目的:大型语言模型(llm)显示出作为临床咨询工具的希望,并可能帮助视神经炎患者,尽管在这一领域的研究表现有限。我们的研究旨在评估和比较四种常用的llm - chatbot - claude -2、ChatGPT-3.5、ChatGPT-4.0和谷歌bar在解决视神经炎相关问题方面的性能。方法:我们收集了24个视神经炎相关的问题,并请三位眼科医生对回答的准确性和全面性进行打分。我们还使用四种量表评估可读性。最终结果显示了四个llm聊天机器人之间的性能差异。结果:平均总准确率评分(满分9分):ChatGPT-4.0(7.62±0.86),谷歌Bard(7.42±1.20),ChatGPT-3.5(7.21±0.70),Claude-2(6.44±1.07)。ChatGPT-4.0 (p = 0.0006)和谷歌Bard (p = 0.0015)的准确率显著高于Claude-2。此外,ChatGPT-4.0的62.5%的回答被评为“优秀”,其次是谷歌巴德的58.3%,都高于Claude-2的29.2%(均p≤0.042)和ChatGPT-3.5的41.7%。克劳德-2和b谷歌巴德均有8.3%的“缺陷”反应。4个llm的综合得分相似(p = 0.1531)。请注意,所有回答都要求至少具有大学水平的阅读能力。结论:大型语言模型-聊天机器人作为视神经炎的临床咨询工具具有巨大的潜力,但在部署之前需要进一步完善和适当的评估策略,以确保可靠和准确的性能。
本文章由计算机程序翻译,如有差异,请以英文原文为准。
Evaluation and comparison of large language models' responses to questions related optic neuritis.

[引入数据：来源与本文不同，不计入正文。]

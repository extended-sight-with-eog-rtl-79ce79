// tb_data_vis: for every eye state, presents a few hundred screen positions
// (random ones and ones near the eye and pupil centres) and checks the colour
// two cycles later against an integer model of the two eyes and pupils.
module tb_data_vis;
  import eog_pkg::*;
  logic clk = 0, rst = 1;
  always #5 clk = ~clk;

  eye_state_t eye_state;
  logic [10:0] hcount;
  logic [9:0]  vcount;
  pixel_t dpixel;
  int checks = 0, failures = 0;
  int n_pupil = 0, n_lid = 0, n_white = 0;

  data_vis dut (.*);

  initial begin
    #2_000_000;
    failures++;
    $display("watchdog expired");
    $display("TB_RESULT checks=%0d failures=%0d", checks, failures);
    $finish;
  end

  function automatic pixel_t model(input eye_state_t s, input int x, input int y);
    int cx [2] = '{352, 672};
    int ox, oy;
    bit eye, pupil;
    ox = (s == EYE_LEFT) ? -60 : (s == EYE_RIGHT) ? 60 : 0;
    oy = (s == EYE_UP) ? -60 : (s == EYE_DOWN) ? 60 : 0;
    eye = 0; pupil = 0;
    for (int e = 0; e < 2; e++) begin
      if ((x - cx[e]) ** 2 + (y - 384) ** 2 < 120 * 120) eye = 1;
      if ((x - cx[e] - ox) ** 2 + (y - 384 - oy) ** 2 < 40 * 40) pupil = 1;
    end
    if (!eye) return 12'h222;
    if (s == EYE_CLOSED) return 12'hC96;
    if (pupil) return 12'h036;
    return 12'hFFF;
  endfunction

  initial begin
    eye_state_t states [6] = '{EYE_LEFT, EYE_RIGHT, EYE_UP, EYE_DOWN, EYE_CLOSED, EYE_FORWARD};
    int xs [$], ys [$];
    int x, y;
    pixel_t want;
    eye_state = EYE_FORWARD; hcount = 0; vcount = 0;
    repeat (3) @(posedge clk);
    rst <= 0;
    foreach (states[si]) begin
      for (int k = 0; k < 400; k++) begin
        if (k % 2 == 0) begin
          x = $urandom_range(0, 1023); y = $urandom_range(0, 767);
        end else begin
          x = ((k % 4 == 1) ? 352 : 672) + $urandom_range(0, 240) - 120;
          y = 384 + $urandom_range(0, 240) - 120;
        end
        @(negedge clk);
        eye_state = states[si]; hcount = 11'(x); vcount = 10'(y);
        xs.push_back(x); ys.push_back(y);
        if (xs.size() == 3) begin
          // position presented two cycles ago is the one now at the output
          x = xs.pop_front(); y = ys.pop_front();
          want = model(states[si], x, y);
          checks++;
          if (dpixel != want) begin
            failures++;
            if (failures < 10) $display("state %b (%0d,%0d) got %h want %h", states[si], x, y, dpixel, want);
          end
          if (want == 12'h036) n_pupil++;
          if (want == 12'hC96) n_lid++;
          if (want == 12'hFFF) n_white++;
        end
      end
      xs.delete(); ys.delete();
    end
    checks++;
    if (n_pupil == 0 || n_lid == 0 || n_white == 0) failures++;
    $display("pupil %0d lid %0d white %0d", n_pupil, n_lid, n_white);
    $display("TB_RESULT checks=%0d failures=%0d", checks, failures);
    $finish;
  end
endmodule
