// eye_state_sync: carries the 6-bit eye state from the 104 MHz processing
// clock to the 65 MHz graphics clock.
//
// A multi-bit value cannot go through plain double flip-flops, so this uses a
// toggle handshake: the source holds the value in a register and flips
// req; the destination passes req through two flip-flops, captures the held
// value when it sees the flip and returns the flip as ack through two more
// flip-flops. A new value is launched only when ack equals req, so the held
// value is stable whenever it is sampled. A change that happens while a
// transfer is in flight is sent as soon as that transfer completes (the
// latest value wins). The design asks only that the state be synchronized;
// the handshake is this design's choice.
//
// Interface: src_clk/src_rst/src_state; dst_clk/dst_rst/dst_state.
// Timing: a change reaches dst_state 3 to 4 destination cycles after it is
// launched; back-to-back transfers take about 3 source plus 3 destination
// cycles each. The eye state changes at most once per 1664 source cycles.
module eye_state_sync (
  input  logic                src_clk,
  input  logic                src_rst,
  input  eog_pkg::eye_state_t src_state,
  input  logic                dst_clk,
  input  logic                dst_rst,
  output eog_pkg::eye_state_t dst_state
);
  import eog_pkg::*;

  eye_state_t held;
  logic       req;
  logic       ack_s1, ack_s2;
  logic       req_d1, req_d2, req_d3;

  // source domain
  always_ff @(posedge src_clk) begin
    if (src_rst) begin
      held   <= EYE_FORWARD;
      req    <= 1'b0;
      ack_s1 <= 1'b0;
      ack_s2 <= 1'b0;
    end else begin
      ack_s1 <= req_d2;
      ack_s2 <= ack_s1;
      if (ack_s2 == req && src_state != held) begin
        held <= src_state;
        req  <= ~req;
      end
    end
  end

  // destination domain
  always_ff @(posedge dst_clk) begin
    if (dst_rst) begin
      req_d1    <= 1'b0;
      req_d2    <= 1'b0;
      req_d3    <= 1'b0;
      dst_state <= EYE_FORWARD;
    end else begin
      req_d1 <= req;
      req_d2 <= req_d1;
      req_d3 <= req_d2;
      if (req_d2 != req_d3) dst_state <= held;
    end
  end

  // handshake rule: the held value does not change while a transfer is open
  a_held_stable: assert property (
    @(posedge src_clk) disable iff (src_rst) (req != ack_s2) |=> $stable(held));
endmodule
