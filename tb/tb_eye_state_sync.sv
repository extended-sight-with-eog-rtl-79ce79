// tb_eye_state_sync: drives one-hot eye states in a 104 MHz domain, some
// held for a long time and some changed every few cycles, and checks in the
// 65 MHz domain that only values that were driven ever appear, that every
// slowly changing value arrives within 8 destination cycles, and that the
// last value of a burst of fast changes is the one that stays.
module tb_eye_state_sync;
  import eog_pkg::*;
  logic src_clk = 0, dst_clk = 0, src_rst = 1, dst_rst = 1;
  always #4.8 src_clk = ~src_clk;
  always #7.7 dst_clk = ~dst_clk;

  eye_state_t src_state, dst_state;
  int checks = 0, failures = 0;

  eye_state_sync dut (.*);

  initial begin
    #3_000_000;
    failures++;
    $display("watchdog expired");
    $display("TB_RESULT checks=%0d failures=%0d", checks, failures);
    $finish;
  end

  // every value seen at the destination must be one-hot
  always @(negedge dst_clk) if (!dst_rst) begin
    checks++;
    if (!$onehot(dst_state)) begin failures++; $display("not one-hot: %b", dst_state); end
  end

  function automatic eye_state_t rnd();
    return 6'b1 << $urandom_range(0, 5);
  endfunction

  initial begin
    eye_state_t v;
    int waited;
    src_state = EYE_FORWARD;
    repeat (4) @(posedge dst_clk);
    src_rst = 0; dst_rst = 0;
    repeat (4) @(posedge dst_clk);
    for (int i = 0; i < 300; i++) begin
      if ($urandom_range(0, 3) == 0) begin
        // burst of fast changes
        repeat ($urandom_range(2, 6)) begin
          @(posedge src_clk); src_state <= rnd();
        end
      end else begin
        v = rnd();
        @(posedge src_clk); src_state <= v;
      end
      @(posedge src_clk);
      v = src_state;
      waited = 0;
      while (dst_state != v && waited < 40) begin @(negedge dst_clk); waited++; end
      checks++;
      if (dst_state != v) begin failures++; $display("value %b not delivered", v); end
      repeat (10) @(negedge dst_clk);
      checks++;
      if (dst_state != v) begin failures++; $display("value %b did not stay", v); end
    end
    // latency of a single change after a quiet period
    v = (src_state == EYE_LEFT) ? EYE_RIGHT : EYE_LEFT;
    @(posedge src_clk); src_state <= v;
    waited = 0;
    while (dst_state != v && waited < 40) begin @(posedge dst_clk); waited++; end
    checks++;
    if (waited > 8) begin failures++; $display("latency %0d", waited); end
    $display("TB_RESULT checks=%0d failures=%0d", checks, failures);
    $finish;
  end
endmodule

Objectives: Large language models (LLMs) show promise as clinical consultation tools and may assist optic neuritis patients, though research on their performance in this area is limited. Our study aims to assess and compare the performance of four commonly used LLM-Chatbots-Claude-2, ChatGPT-3.5, ChatGPT-4.0, and Google Bard-in addressing questions related to optic neuritis.

Methods: We curated 24 optic neuritis-related questions and had three ophthalmologists rate the responses on two three-point scales for accuracy and comprehensiveness. We also assessed readability using four scales. The final results showed performance differences among the four LLM-Chatbots.

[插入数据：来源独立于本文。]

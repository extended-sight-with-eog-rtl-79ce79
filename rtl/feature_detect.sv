// feature_detect: gaze classification with one second of look-ahead.
//
// Every filtered sample pair is written into two 8-bit x 2**DEPTH_LOG2
// memories (64k deep by default: 1.05 s at 62.5 kS/s) that act as a delay
// line; the sample read back, written 2**DEPTH_LOG2 samples earlier, is
// classified by fixed cutoffs into Left, Right, Up, Down, Closed or Forward.
// The delay lets the block see how each eye closure ends before it reports
// it: a closure shorter than LONG_CLOSE samples is a blink and is replaced by
// the state reported just before it; a longer one is reported as Closed.
// The delay, the two 8x64k memories, the cutoff classification and the blink
// replacement follow the design description. The cutoffs, the blink length
// and the way long closures are found are this design's own:
// the newest samples are classified as they arrive; when a run of closed
// samples reaches LONG_CLOSE, the run's first and (growing) last sample
// numbers are queued, and the delayed sample is reported Closed when its
// number falls inside the interval at the head of the queue.
//
// Interface (clk = 104 MHz): in_valid/lr/ud from the filter; eye_state
// (one-hot, see eog_pkg) with a one-cycle out_valid pulse per input sample.
// Until the memories have been filled once, Forward is reported.
// Timing: the state for an input sample appears 2**DEPTH_LOG2 samples later,
// two cycles after the in_valid that pushes it out.
module feature_detect #(
  parameter int unsigned DEPTH_LOG2 = 16,
  parameter int unsigned LONG_CLOSE = 31250,   // 0.5 s at 62.5 kS/s
  parameter int          TH_H       = 30,
  parameter int          TH_V       = 30,
  parameter int          TH_CLOSED  = 90,
  parameter int unsigned QDEPTH     = 4
) (
  input  logic              clk,
  input  logic              rst,
  input  logic              in_valid,
  input  logic signed [7:0] lr,
  input  logic signed [7:0] ud,
  output eog_pkg::eye_state_t eye_state,
  output logic              out_valid
);
  import eog_pkg::*;

  localparam int unsigned DEPTH = 1 << DEPTH_LOG2;
  localparam int unsigned QW    = (QDEPTH > 1) ? $clog2(QDEPTH) : 1;

  // delay memories
  logic signed [7:0] lr_mem [DEPTH];
  logic signed [7:0] ud_mem [DEPTH];
  logic [DEPTH_LOG2-1:0] wr_ptr;
  logic signed [7:0] lr_old, ud_old;
  logic              filled;

  always_ff @(posedge clk) begin
    if (in_valid) begin
      lr_old         <= lr_mem[wr_ptr];
      ud_old         <= ud_mem[wr_ptr];
      lr_mem[wr_ptr] <= lr;
      ud_mem[wr_ptr] <= ud;
    end
  end

  // sample numbers: head = newest sample, tail = head - DEPTH
  logic [31:0] head_idx, tail_idx;
  logic        tail_valid;   // cycle after in_valid: lr_old/ud_old hold the tail

  always_ff @(posedge clk) begin
    if (rst) begin
      wr_ptr     <= '0;
      filled     <= 1'b0;
      head_idx   <= '0;
      tail_idx   <= '0;
      tail_valid <= 1'b0;
    end else begin
      tail_valid <= in_valid && filled;
      if (in_valid) begin
        wr_ptr   <= wr_ptr + 1'b1;
        tail_idx <= head_idx - 32'(DEPTH);
        head_idx <= head_idx + 1;
        if (wr_ptr == '1) filled <= 1'b1;
      end
    end
  end

  // long-closure detection on the newest samples
  logic        head_closed;
  logic [31:0] run_len;
  logic [31:0] q_start [QDEPTH];
  logic [31:0] q_end   [QDEPTH];
  logic [QW-1:0] q_rd, q_wr;
  logic [QW:0]   q_cnt;
  logic          growing;   // newest queue entry is still being extended
  logic          q_pop;

  assign head_closed = (classify_gaze(lr, ud, TH_H, TH_V, TH_CLOSED) == EYE_CLOSED);

  // is the tail sample inside the oldest queued interval?
  logic tail_in_long;
  assign tail_in_long = (q_cnt != 0) &&
                        ((tail_idx - q_start[q_rd]) <= (q_end[q_rd] - q_start[q_rd]));
  assign q_pop = tail_valid && (q_cnt != 0) && (tail_idx == q_end[q_rd]) &&
                 !(growing && q_cnt == 1);

  logic q_push;
  assign q_push = in_valid && head_closed && (run_len == 32'(LONG_CLOSE - 1)) &&
                  (q_cnt != (QW+1)'(QDEPTH));

  always_ff @(posedge clk) begin
    if (rst) begin
      run_len <= '0;
      q_rd    <= '0;
      q_wr    <= '0;
      q_cnt   <= '0;
      growing <= 1'b0;
      for (int i = 0; i < int'(QDEPTH); i++) begin
        q_start[i] <= '0;
        q_end[i]   <= '0;
      end
    end else begin
      if (in_valid) begin
        if (head_closed) begin
          if (run_len != '1) run_len <= run_len + 1;
        end else begin
          run_len <= '0;
          growing <= 1'b0;
        end
        if (q_push) begin
          q_start[q_wr] <= head_idx - 32'(LONG_CLOSE - 1);
          q_end[q_wr]   <= head_idx;
          q_wr          <= (q_wr == QW'(QDEPTH - 1)) ? '0 : q_wr + 1'b1;
          growing       <= 1'b1;
        end else if (growing && head_closed) begin
          q_end[(q_wr == '0) ? QW'(QDEPTH - 1) : q_wr - 1'b1] <= head_idx;
        end
      end
      if (q_pop) q_rd <= (q_rd == QW'(QDEPTH - 1)) ? '0 : q_rd + 1'b1;
      q_cnt <= q_cnt + (QW+1)'(q_push) - (QW+1)'(q_pop);
    end
  end

  // the interval queue never runs over or under
  a_queue_bounds: assert property (@(posedge clk) disable iff (rst)
    (q_cnt <= (QW+1)'(QDEPTH)) && !(q_pop && q_cnt == 0));

  // classification of the delayed sample and blink replacement
  eye_state_t tail_state;
  assign tail_state = classify_gaze(lr_old, ud_old, TH_H, TH_V, TH_CLOSED);

  always_ff @(posedge clk) begin
    if (rst) begin
      eye_state <= EYE_FORWARD;
      out_valid <= 1'b0;
    end else begin
      out_valid <= tail_valid;
      if (tail_valid) begin
        if (tail_state != EYE_CLOSED) eye_state <= tail_state;
        else if (tail_in_long)        eye_state <= EYE_CLOSED;
        // else: blink, keep the previous state
      end
    end
  end
endmodule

Results: The average total accuracy scores (out of 9): ChatGPT-4.0 (7.62 ± 0.86), Google Bard (7.42 ± 1.20), ChatGPT-3.5 (7.21 ± 0.70), Claude-2 (6.44 ± 1.07). ChatGPT-4.0 (p = 0.0006) and Google Bard (p = 0.0015) were significantly more accurate than Claude-2. Also, 62.5% of ChatGPT-4.0's responses were rated "Excellent," followed by 58.3% for Google Bard, both higher than Claude-2's 29.2% (all p ≤ 0.042) and ChatGPT-3.5's 41.7%. Both Claude-2 and Google Bard had 8.3% "Deficient" responses. The comprehensiveness scores were similar among the four LLMs (p = 0.1531). Note that all responses require at least a university-level reading proficiency.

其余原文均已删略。